Goal of the exercise:
Of the lines below, copy those that hold the word "logic".

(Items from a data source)
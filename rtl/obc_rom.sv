// obc_rom - half-size offset-binary-coded ROM of output row ROW.
//
// Holds 2^(N-1) words, word a = sum_k A_ROW,k * d_k, with d_0 = -1 and, for
// k >= 1, d_k = +1 when address bit N-1-k is 1 and -1 when it is 0.  This is
// the OBC table of the original design halved by its mirror symmetry; each word is
// twice the table's entry so that it stays an integer (the engine halves the
// final sum instead).  Contents are computed at elaboration from the kernel
// chosen by TRANSFORM (see dot_pkg).  Asynchronous read, as a LUT ROM.
module obc_rom
  import dot_pkg::*;
#(
  parameter int         N         = 4,
  parameter int         L         = 8,
  parameter int         ROW       = 0,
  parameter transform_e TRANSFORM = DOT_DCT,
  localparam int        RW        = L + $clog2(N) + 1
) (
  input  logic [N-2:0]         addr,
  output logic signed [RW-1:0] word
);
  localparam int DEPTH = 1 << (N - 1);

  function automatic logic signed [RW-1:0] rom_entry(int a);
    return RW'(obc_rom_word(TRANSFORM, N, L, ROW, a));
  endfunction

  logic signed [RW-1:0] mem [DEPTH];

  for (genvar a = 0; a < DEPTH; a++) begin : g_word
    assign mem[a] = rom_entry(a);
  end

  assign word = mem[addr];
endmodule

Output of the exercise:
  input  logic [N-2:0]         addr,
  output logic signed [RW-1:0] word
  function automatic logic signed [RW-1:0] rom_entry(int a);
  logic signed [RW-1:0] mem [DEPTH];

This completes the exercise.